#### Task description
Each line below from the one containing "operands are 0." through the one containing "looks only at" should be output exactly as it stands, and no other line should appear.

#### Input material
// evo_pkg: types and constants shared by the evolvable control-logic blocks.
//
// The gate codes, gate-equivalent costs and delays are those of the gate
// library used to price evolved circuits (NOT, AND, OR, XOR, NAND, NOR, XNOR
// and a 2:1 multiplexer, all with the minimum number of inputs). A cell gene
// names one gate and up to three operand signal numbers; the numbering of
// signals (inputs, their complements, then the outputs of each row of cells)
// follows the chromosome encoding of the cell matrix. Delays are kept in
// units of 0.1 ps so that they stay integers. The field order of a gene and
// the operand-to-pin order of the multiplexer are this design's choices.
package evo_pkg;

  // Gate codes of the cell library.
  typedef enum logic [2:0] {
    G_NOT  = 3'd0,
    G_AND  = 3'd1,
    G_OR   = 3'd2,
    G_XOR  = 3'd3,
    G_NAND = 3'd4,
    G_NOR  = 3'd5,
    G_XNOR = 3'd6,
    G_MUX  = 3'd7
  } gate_e;

  // Width of a signal number; 20 signals are used by the 4-input,
  // 3-row, 4-cell-per-row matrix.
  localparam int unsigned SIG_W = 5;
  typedef logic [SIG_W-1:0] sig_t;

  // One cell gene: the gate and its operands. NOT uses op0 only, the
  // two-input gates op0 and op1, the multiplexer op0 (D0), op1 (D1) and
  // op2 (select S0). The output signal number is implied by the cell's place.
  typedef struct packed {
    gate_e gate;
    sig_t  op0;
    sig_t  op1;
    sig_t  op2;
  } cell_gene_t;

  localparam int unsigned GENE_W = $bits(cell_gene_t);

  // Area in gate equivalents, indexed by gate code.
  localparam int unsigned GATE_EQUIV [8] = '{1, 2, 2, 3, 1, 1, 3, 3};
  // Propagation delay in units of 0.1 ps (0.0625 ns = 625), by gate code.
  localparam int unsigned GATE_DELAY [8] = '{625, 2090, 2160, 2120, 1300, 1560, 2110, 2120};

  function automatic cell_gene_t mk_gene(gate_e g, int unsigned a, int unsigned b,
                                         int unsigned s);
    cell_gene_t r;
    r.gate = g;
    r.op0  = sig_t'(a);
    r.op1  = sig_t'(b);
    r.op2  = sig_t'(s);
    return r;
  endfunction

  // Sizes of the default cell matrix: 4 inputs, 3 rows of 4 cells.
  localparam int unsigned M_IN    = 4;
  localparam int unsigned M_ROWS  = 3;
  localparam int unsigned M_CELLS = 4;
  typedef cell_gene_t [M_ROWS*M_CELLS-1:0] chrom_t;

  // Example chromosome of the encoded 4-input, 4-output circuit, listed row
  // by row (cell outputs 8..11, 12..15, 16..19). Unused operands are 0.
  localparam chrom_t CHROM_EXAMPLE = {
    // row 2: outputs 16..19
    mk_gene(G_AND,  11, 15,  0), mk_gene(G_MUX, 15, 14, 15),
    mk_gene(G_XOR,  11, 12,  0), mk_gene(G_MUX, 13, 14, 11),
    // row 1: outputs 12..15
    mk_gene(G_NAND, 10, 11,  0), mk_gene(G_NAND, 9,  8,  0),
    mk_gene(G_AND,   8, 10,  0), mk_gene(G_NOR, 10,  9,  0),
    // row 0: outputs 8..11
    mk_gene(G_MUX,   5,  7,  7), mk_gene(G_XOR,  1,  6,  0),
    mk_gene(G_OR,    4,  3,  0), mk_gene(G_AND,  0,  2,  0)
  };

  // Chromosome that makes the matrix the control logic of the shiftreg
  // machine under state assignment [4,0,3,7,5,1,2,6]. Matrix inputs are
  // {c2, c1, c0, I} (signal 0 = I, 1..3 = c0..c2), outputs {n2, n1, n0, O}.
  //   O = c2 XNOR c1, n2 = ~c0, n1 = c1 ^ c0, n0 = I XOR (c1 ^ c0).
  // Rows 1 and 2 forward signals with AND(x, x).
  localparam chrom_t CHROM_SHIFTREG = {
    mk_gene(G_AND, 15, 15, 0), mk_gene(G_AND, 14, 14, 0),
    mk_gene(G_AND, 13, 13, 0), mk_gene(G_AND, 12, 12, 0),
    mk_gene(G_AND, 10, 10, 0), mk_gene(G_AND,  8,  8, 0),
    mk_gene(G_XOR,  11, 8, 0), mk_gene(G_AND,  9,  9, 0),
    mk_gene(G_AND,  0,  0, 0), mk_gene(G_AND,  5,  5, 0),
    mk_gene(G_XNOR, 3,  2, 0), mk_gene(G_XOR,  1,  2, 0)
  };

endpackage
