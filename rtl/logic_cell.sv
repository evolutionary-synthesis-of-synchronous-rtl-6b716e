// logic_cell: one cell of the evolvable cell matrix.
//
// The cell is a single gate whose type is selected at run time by a 3-bit
// gate code: NOT, AND, OR, XOR, NAND, NOR, XNOR or a 2:1 multiplexer. The
// codes and gate set are those of the cell library; a NOT looks only at
// operand a, the two-input gates at a and b, and the multiplexer passes
// d0 = a when its select s is 0 and d1 = b when s is 1 (which operand is the
// select is this design's choice). Purely combinational: y settles one gate
// delay after any input.
module logic_cell
  import evo_pkg::*;
(
  input  gate_e gate,
  input  logic  a,
  input  logic  b,
  input  logic  s,
  output logic  y
);

  always_comb begin
    unique case (gate)
      G_NOT:   y = ~a;
      G_AND:   y = a & b;
      G_OR:    y = a | b;
      G_XOR:   y = a ^ b;
      G_NAND:  y = ~(a & b);
      G_NOR:   y = ~(a | b);
      G_XNOR:  y = ~(a ^ b);
      G_MUX:   y = s ? b : a;
      default: y = 1'b0;
    endcase
  end

endmodule
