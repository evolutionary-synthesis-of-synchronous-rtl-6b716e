// tb_logic_cell: exhaustive check of the configurable gate cell against
// truth tables written out per gate code (all 8 gates x 8 input patterns).
module tb_logic_cell;
  import evo_pkg::*;

  gate_e gate;
  logic  a, b, s, y;
  int    checks = 0, failures = 0;

  logic_cell dut (.gate(gate), .a(a), .b(b), .s(s), .y(y));

  initial begin
    #100000;
    failures++;
    $display("watchdog expired");
    $display("TB_RESULT checks=%0d failures=%0d", checks, failures);
    $finish;
  end

  initial begin
    logic exp;
    for (int g = 0; g < 8; g++)
      for (int v = 0; v < 8; v++) begin
        gate = gate_e'(g);
        {s, b, a} = 3'(v);
        #1;
        case (g)
          0: exp = !a;
          1: exp = a && b;
          2: exp = a || b;
          3: exp = a != b;
          4: exp = !(a && b);
          5: exp = !(a || b);
          6: exp = a == b;
          default: exp = (s == 1'b0) ? a : b;
        endcase
        checks++;
        if (y !== exp) begin
          failures++;
          $display("FAIL gate=%0d s=%b b=%b a=%b y=%b expected %b", g, s, b, a, y, exp);
        end
      end
    $display("TB_RESULT checks=%0d failures=%0d", checks, failures);
    $finish;
  end
endmodule
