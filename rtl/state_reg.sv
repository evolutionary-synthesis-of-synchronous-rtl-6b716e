// state_reg: the bank of D flip-flops that holds the current state of a
// synchronous finite state machine.
//
// The control logic computes the next state from the primary inputs and the
// current state; these K flip-flops load it on every rising clock edge and
// feed it back. K is the smallest integer with 2**K >= number of states.
// An active-low asynchronous reset loads RESET_CODE, the code of the
// machine's initial state; the reset itself is this design's addition.
module state_reg #(
  parameter int unsigned          K          = 2,
  parameter logic [K-1:0]         RESET_CODE = '0
) (
  input  logic         clk,
  input  logic         rst_n,
  input  logic [K-1:0] d,
  output logic [K-1:0] q
);

  always_ff @(posedge clk or negedge rst_n) begin
    if (!rst_n) q <= RESET_CODE;
    else        q <= d;
  end

endmodule
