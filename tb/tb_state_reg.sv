// tb_state_reg: the state flip-flops load d on each rising edge, show it one
// cycle later, and return to the reset code on an asynchronous reset.
module tb_state_reg;
  localparam int unsigned K = 3;
  localparam logic [K-1:0] RC = 3'b101;

  logic         clk = 0, rst_n = 0;
  logic [K-1:0] d, q, prev;
  int           checks = 0, failures = 0;

  state_reg #(.K(K), .RESET_CODE(RC)) dut (.clk(clk), .rst_n(rst_n), .d(d), .q(q));

  always #5 clk = ~clk;

  initial begin
    #20000;
    failures++;
    $display("watchdog expired");
    $display("TB_RESULT checks=%0d failures=%0d", checks, failures);
    $finish;
  end

  task automatic chk(logic [K-1:0] exp, string what);
    checks++;
    if (q !== exp) begin failures++; $display("FAIL %s q=%b exp=%b", what, q, exp); end
  endtask

  initial begin
    d = '0;
    #12;
    chk(RC, "in reset");
    rst_n = 1;
    for (int i = 0; i < 100; i++) begin
      @(negedge clk);
      prev = 3'($urandom);
      d = prev;
      @(posedge clk); #1;
      chk(prev, "load");
    end
    // asynchronous reset between edges
    @(negedge clk);
    d = ~RC;
    #2 rst_n = 0;
    #1 chk(RC, "async reset");
    @(posedge clk); #1 chk(RC, "held in reset");
    $display("TB_RESULT checks=%0d failures=%0d", checks, failures);
    $finish;
  end
endmodule
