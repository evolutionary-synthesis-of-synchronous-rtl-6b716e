// cell_matrix: a feed-forward matrix of configurable gate cells whose
// function and wiring are given by a chromosome.
//
// Signals are numbered as in the chromosome encoding: primary inputs are
// 0..N_IN-1, their complements N_IN..2*N_IN-1, and the cells of row r
// (r = 0..N_ROWS-1) drive signals 2*N_IN + r*N_CELLS + c. The outputs of the
// matrix are the cells of the last row, so with the default sizes the inputs
// are 0..3, their complements 4..7, the rows drive 8..11, 12..15 and 16..19,
// and 16..19 are the outputs. A cell may take its operands from any signal
// numbered below its own row: row 0 from the inputs and their complements,
// later rows also from every earlier row. Each cell is a logic_cell whose
// gate code and operand numbers come from its gene; genes are stored row by
// row, gene r*N_CELLS + c for cell c of row r.
//
// An operand that names a signal the cell may not read (its own row, a later
// row, or beyond the last signal) reads as 0 and raises cfg_error, so that a
// badly formed chromosome is flagged instead of creating a loop. That check
// and the reading of an illegal operand as 0 are this design's choices.
// The block is purely combinational; its depth is N_ROWS gates.
module cell_matrix
  import evo_pkg::*;
#(
  parameter int unsigned N_IN    = 4,
  parameter int unsigned N_ROWS  = 3,
  parameter int unsigned N_CELLS = 4
) (
  input  logic [N_IN-1:0]                in,
  input  cell_gene_t [N_ROWS*N_CELLS-1:0] chrom,
  output logic [N_CELLS-1:0]             out,
  output logic                           cfg_error
);

  localparam int unsigned N_SIG = 2 * N_IN + N_ROWS * N_CELLS;

  initial begin
    assert (N_SIG <= 2 ** SIG_W)
      else $fatal(1, "cell_matrix: %0d signals do not fit in SIG_W=%0d bits", N_SIG, SIG_W);
  end

  logic [N_ROWS-1:0] row_err;

  for (genvar r = 0; r < N_ROWS; r++) begin : g_row
    // Signals visible to this row: everything numbered below its first cell.
    localparam int unsigned AW = 2 * N_IN + r * N_CELLS;
    logic [AW-1:0]      avail;
    logic [2**SIG_W-1:0] avail_pad;  // avail, zero-extended to every signal number
    logic [N_CELLS-1:0] y;
    logic [N_CELLS-1:0] cell_err;

    if (r == 0) begin : g_src
      assign avail = {~in, in};
    end else begin : g_src
      assign avail = {g_row[r-1].y, g_row[r-1].avail};
    end

    assign avail_pad = (2**SIG_W)'(avail);

    for (genvar c = 0; c < N_CELLS; c++) begin : g_cell
      cell_gene_t gene;
      logic       a, b, s;
      logic       ok0, ok1, ok2;

      assign gene = chrom[r*N_CELLS + c];
      assign ok0  = 32'(gene.op0) < AW;
      assign ok1  = 32'(gene.op1) < AW;
      assign ok2  = 32'(gene.op2) < AW;
      assign a    = avail_pad[gene.op0];
      assign b    = avail_pad[gene.op1];
      assign s    = avail_pad[gene.op2];

      always_comb begin
        unique case (gene.gate)
          G_NOT:   cell_err[c] = !ok0;
          G_MUX:   cell_err[c] = !(ok0 && ok1 && ok2);
          default: cell_err[c] = !(ok0 && ok1);
        endcase
      end

      logic_cell u_cell (
        .gate (gene.gate),
        .a    (a),
        .b    (b),
        .s    (s),
        .y    (y[c])
      );
    end

    assign row_err[r] = |cell_err;
  end

  assign out       = g_row[N_ROWS-1].y;
  assign cfg_error = |row_err;

endmodule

#### Reply
  // by row (cell outputs 8..11, 12..15, 16..19). Unused operands are 0.
  localparam chrom_t CHROM_EXAMPLE = {
    // row 2: outputs 16..19
    mk_gene(G_AND,  11, 15,  0), mk_gene(G_MUX, 15, 14, 15),
    mk_gene(G_XOR,  11, 12,  0), mk_gene(G_MUX, 13, 14, 11),
    // row 1: outputs 12..15
    mk_gene(G_NAND, 10, 11,  0), mk_gene(G_NAND, 9,  8,  0),
    mk_gene(G_AND,   8, 10,  0), mk_gene(G_NOR, 10,  9,  0),
    // row 0: outputs 8..11
    mk_gene(G_MUX,   5,  7,  7), mk_gene(G_XOR,  1,  6,  0),
    mk_gene(G_OR,    4,  3,  0), mk_gene(G_AND,  0,  2,  0)
  };

  // Chromosome that makes the matrix the control logic of the shiftreg
  // machine under state assignment [4,0,3,7,5,1,2,6]. Matrix inputs are
  // {c2, c1, c0, I} (signal 0 = I, 1..3 = c0..c2), outputs {n2, n1, n0, O}.
  //   O = c2 XNOR c1, n2 = ~c0, n1 = c1 ^ c0, n0 = I XOR (c1 ^ c0).
  // Rows 1 and 2 forward signals with AND(x, x).
  localparam chrom_t CHROM_SHIFTREG = {
    mk_gene(G_AND, 15, 15, 0), mk_gene(G_AND, 14, 14, 0),
    mk_gene(G_AND, 13, 13, 0), mk_gene(G_AND, 12, 12, 0),
    mk_gene(G_AND, 10, 10, 0), mk_gene(G_AND,  8,  8, 0),
    mk_gene(G_XOR,  11, 8, 0), mk_gene(G_AND,  9,  9, 0),
    mk_gene(G_AND,  0,  0, 0), mk_gene(G_AND,  5,  5, 0),
    mk_gene(G_XNOR, 3,  2, 0), mk_gene(G_XOR,  1,  2, 0)
  };

endpackage
filename rtl/logic_cell.sv
repository evolutionary-synthesis-of-synchronous-rtl-6b716e
// logic_cell: one cell of the evolvable cell matrix.
//
// The cell is a single gate whose type is selected at run time by a 3-bit
// gate code: NOT, AND, OR, XOR, NAND, NOR, XNOR or a 2:1 multiplexer. The
// codes and gate set are those of the cell library; a NOT looks only at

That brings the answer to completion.